Sussex's Professional Cricket Manager Mark Robinson has urged his two young bowlers Matt Hobden and George Garton to make the most of their selection for the Potential England Performance Programme this winter.
Hobden has been included on the Programme for the second year on the trot whereas Garton, an 18-year-old left-armer who took his A-levels at Hurtspierpoint College this summer and has only played a handful of second team games, will be comfortably the youngest of the six bowlers selected.
They will spend several weeks with England’s coaching and conditioning staff at the National Cricket Performance Centre in Loughborough before Christmas, and then fly out to South Africa in the New Year for warm-weather training in Potchefstroom before linking up with the senior England squad in Johannesburg during the one-day international series.
“I know from Matt Hobden how good it was for him last year,” said Robinson, who was in South Africa himself last winter as the coach of the successful England Lions tour.
“It should always be a specific programme for each individual, not one size fits all, and I trust Kevin Shine and Neil Killeen, the coaches who run the programme, to do what’s best for the players.
“Because of their expertise and back-up, England can give players things the counties can’t. Matt had been having problems with his ankle in 2014, and as a result of the work he was able to do in South Africa he came back in a better condition than when he’d left.

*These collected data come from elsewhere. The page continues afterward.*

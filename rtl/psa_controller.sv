// psa_controller: control and status registers of the Pin Signal Analyzer.
//
// The host (through the transactor) reaches the PSA through a simple
// register port: reg_req with reg_we writes reg_wdata at word address
// reg_addr; reg_req without reg_we reads, and reg_rdata holds the word in
// the next cycle. The map is in psa_pkg (REG_*):
//   CTRL        write-only pulses: bit0 start a capture, bit1 force the
//               trigger (the command the software analyzer sends), bit2 stop,
//               bit3 clear the interrupt
//   CONFIG      operating mode, trigger position, external trigger enable,
//               interrupt enable
//   RATE        sampling rate: one sample every RATE+1 clocks
//   COMB, TIMER_SEL, TIMER_REF, SEQ, pattern value/mask/mode registers:
//               the triggering condition
//   STATUS, LAST_IDX, TRIG_IDX, TSTAMP_*: header information of a capture
//   SYNC_LO/HI  synchronization counter; reading SYNC_LO latches the high
//               word so the pair is read consistently (time t0)
//   RD_IDX, RD_DATA+k: write a sample index to read that sample back from
//               the acquisition memory, wait until STATUS.rd_busy is clear,
//               then read its N_SIG bits as 32-bit words
// irq goes high when the capture triggers (if enabled) and stays high until
// cleared: this is how the PSA tells the software side it has triggered.
//
// Registers for triggering condition, trigger position, sampling rate and
// external trigger enable, header information (last write address, trigger
// point, operating mode, sampling rate) and the force-trigger/interrupt link
// follow the published PSA. The bus, the map and the bit layout are this
// design's choices.
module psa_controller
  import psa_pkg::*;
#(
  parameter int unsigned N_SIG   = 384,
  parameter int unsigned N_PAT   = 6,
  parameter int unsigned IDXW    = 19,
  parameter int unsigned RATE_W  = 32,
  localparam int unsigned N_WORDS = (N_SIG + 31) / 32
) (
  input  logic                        clk,
  input  logic                        rst_n,
  // host register port
  input  logic                        reg_req,
  input  logic                        reg_we,
  input  logic [11:0]                 reg_addr,
  input  logic [31:0]                 reg_wdata,
  output logic [31:0]                 reg_rdata,
  output logic                        irq,
  // control to the PSA sub-blocks
  output logic                        start,
  output logic                        stop,
  output logic                        force_trigger,
  output psa_mode_e                   mode,
  output trig_pos_e                   tpos,
  output logic                        ext_trig_en,
  output logic [RATE_W-1:0]           rate,
  output logic [N_PAT-1:0][N_SIG-1:0] pat_value,
  output logic [N_PAT-1:0][N_SIG-1:0] pat_mask,
  output pat_mode_e [N_PAT-1:0]       pat_mode,
  output trig_comb_t                  comb_cfg,
  output timer_cfg_t                  timer_cfg,
  output seq_cfg_t                    seq_cfg,
  output logic                        rd_req,
  output logic [IDXW-1:0]             rd_idx,
  // status from the PSA sub-blocks
  input  logic                        trig_hit,
  input  logic                        capturing,
  input  logic                        triggered,
  input  logic                        done,
  input  logic                        wrapped,
  input  logic [IDXW-1:0]             last_idx,
  input  logic [IDXW-1:0]             trig_idx,
  input  logic [STAMP_W-1:0]          trig_stamp,
  input  logic [STAMP_W-1:0]          sync_count,
  input  logic [N_SIG-1:0]            rd_data,
  input  logic                        rd_valid,
  input  logic                        rd_busy
);

  logic                      irq_en;
  logic                      irq_pend;
  logic [31:0]               sync_hi_q;
  logic [N_WORDS*32-1:0]     rd_buf;
  logic [N_WORDS*32-1:0]     pv_pad [N_PAT];
  logic [N_WORDS*32-1:0]     pm_pad [N_PAT];

  logic       wr, rd;
  logic       pat_sel;
  int unsigned pat_p;
  logic [5:0] pat_ofs;

  assign wr      = reg_req && reg_we;
  assign rd      = reg_req && !reg_we;
  assign pat_sel = reg_addr >= REG_PAT_BASE &&
                   reg_addr < REG_PAT_BASE + 12'(64 * N_PAT);
  assign pat_p   = int'(6'(reg_addr[11:6] - REG_PAT_BASE[11:6]));
  assign pat_ofs = reg_addr[5:0];

  for (genvar p = 0; p < N_PAT; p++) begin : g_pat_out
    assign pat_value[p] = pv_pad[p][N_SIG-1:0];
    assign pat_mask[p]  = pm_pad[p][N_SIG-1:0];
  end

  assign irq = irq_en && irq_pend;

  // ------------------------------------------------------------- writes
  always_ff @(posedge clk or negedge rst_n) begin
    if (!rst_n) begin
      start         <= 1'b0;
      stop          <= 1'b0;
      force_trigger <= 1'b0;
      mode          <= MODE_192;
      tpos          <= TPOS_MIDDLE;
      ext_trig_en   <= 1'b0;
      irq_en        <= 1'b0;
      irq_pend      <= 1'b0;
      rate          <= '0;
      comb_cfg      <= '0;
      timer_cfg     <= '0;
      seq_cfg       <= '0;
      rd_req        <= 1'b0;
      rd_idx        <= '0;
      rd_buf        <= '0;
      for (int p = 0; p < N_PAT; p++) begin
        pv_pad[p]   <= '0;
        pm_pad[p]   <= '0;
        pat_mode[p] <= PM_LEVEL;
      end
    end else begin
      start         <= 1'b0;
      stop          <= 1'b0;
      force_trigger <= 1'b0;
      rd_req        <= 1'b0;
      if (trig_hit) irq_pend <= 1'b1;
      if (rd_valid) rd_buf <= (N_WORDS*32)'(rd_data);
      if (wr) begin
        if (pat_sel) begin
          if (pat_ofs < 6'(PAT_VALUE_OFS + N_WORDS))
            pv_pad[pat_p][32*(pat_ofs - PAT_VALUE_OFS) +: 32] <= reg_wdata;
          else if (pat_ofs >= PAT_MASK_OFS && pat_ofs < 6'(PAT_MASK_OFS + N_WORDS))
            pm_pad[pat_p][32*(pat_ofs - PAT_MASK_OFS) +: 32] <= reg_wdata;
          else if (pat_ofs == PAT_MODE_OFS)
            pat_mode[pat_p] <= pat_mode_e'(reg_wdata[1:0]);
        end else begin
          unique case (reg_addr)
            REG_CTRL: begin
              start         <= reg_wdata[0];
              force_trigger <= reg_wdata[1];
              stop          <= reg_wdata[2];
              if (reg_wdata[3]) irq_pend <= 1'b0;
              if (reg_wdata[0]) irq_pend <= 1'b0;
            end
            REG_CONFIG: begin
              mode        <= psa_mode_e'(reg_wdata[1:0]);
              tpos        <= trig_pos_e'(reg_wdata[3:2]);
              ext_trig_en <= reg_wdata[4];
              irq_en      <= reg_wdata[5];
            end
            REG_RATE:      rate      <= reg_wdata[RATE_W-1:0];
            REG_COMB:      comb_cfg  <= reg_wdata[$bits(trig_comb_t)-1:0];
            REG_TIMER_SEL: timer_cfg.start_sel <= reg_wdata[2:0];
            REG_TIMER_REF: timer_cfg.ref_cnt   <= reg_wdata[TIMER_W-1:0];
            REG_SEQ:       seq_cfg   <= reg_wdata[$bits(seq_cfg_t)-1:0];
            REG_RD_IDX: begin
              rd_idx <= reg_wdata[IDXW-1:0];
              rd_req <= 1'b1;
            end
            default: ;
          endcase
        end
      end
    end
  end

  // -------------------------------------------------------------- reads
  logic [31:0] rdata_d;
  always_comb begin
    rdata_d = '0;
    if (pat_sel) begin
      if (pat_ofs < 6'(PAT_VALUE_OFS + N_WORDS))
        rdata_d = pv_pad[pat_p][32*(pat_ofs - PAT_VALUE_OFS) +: 32];
      else if (pat_ofs >= PAT_MASK_OFS && pat_ofs < 6'(PAT_MASK_OFS + N_WORDS))
        rdata_d = pm_pad[pat_p][32*(pat_ofs - PAT_MASK_OFS) +: 32];
      else if (pat_ofs == PAT_MODE_OFS)
        rdata_d = 32'(pat_mode[pat_p]);
    end else if (reg_addr >= REG_RD_DATA && reg_addr < REG_RD_DATA + 12'(N_WORDS)) begin
      rdata_d = rd_buf[32*(reg_addr - REG_RD_DATA) +: 32];
    end else begin
      unique case (reg_addr)
        REG_CONFIG:    rdata_d = {26'b0, irq_en, ext_trig_en, tpos, mode};
        REG_RATE:      rdata_d = 32'(rate);
        REG_STATUS:    rdata_d = {26'b0, rd_busy || rd_req, irq_pend, wrapped, done, triggered, capturing};
        REG_LAST_IDX:  rdata_d = 32'(last_idx);
        REG_TRIG_IDX:  rdata_d = 32'(trig_idx);
        REG_SYNC_LO:   rdata_d = sync_count[31:0];
        REG_SYNC_HI:   rdata_d = sync_hi_q;
        REG_TSTAMP_LO: rdata_d = trig_stamp[31:0];
        REG_TSTAMP_HI: rdata_d = trig_stamp[63:32];
        REG_COMB:      rdata_d = 32'(comb_cfg);
        REG_TIMER_SEL: rdata_d = 32'(timer_cfg.start_sel);
        REG_TIMER_REF: rdata_d = 32'(timer_cfg.ref_cnt);
        REG_SEQ:       rdata_d = 32'(seq_cfg);
        REG_RD_IDX:    rdata_d = 32'(rd_idx);
        default:       rdata_d = '0;
      endcase
    end
  end

  always_ff @(posedge clk or negedge rst_n) begin
    if (!rst_n) begin
      reg_rdata <= '0;
      sync_hi_q <= '0;
    end else if (rd) begin
      reg_rdata <= rdata_d;
      if (reg_addr == REG_SYNC_LO) sync_hi_q <= sync_count[63:32];
    end
  end

endmodule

He’s got through an English summer, which hadn’t previously as a younger bowler, because he was in a better place to understand what he needs to do to play first-class cricket.”
The strapping 22-year-old played in 10 of Sussex’s 16 fixtures in the LV= County Championship, more than doubling his previous total of first-class appearances.
Garton has still to make his first-class debut, but he impressed the England Under-19s coaching set-up during this summer’s home series against Australia. He is one of two left-arm seamers in the six, along with Nottinghamshire’s Luke Wood, and Robinson added: “He’s a bit of a wildcard I guess. We didn’t see as much of George as we’d have liked this summer because he was injured for a while and then he was up and down the motorways with England Under-19s.
“He’s been in our Academy for three or four years, he’s a naturally good athlete who has the potential to be an allrounder and is a very good fielder as well. He hasn’t done much yet in terms of second team because he had school exams and those Under-19 commitments, but now he’s got a great opportunity. As with all these things, it’s up to the individuals to take a lot out of it.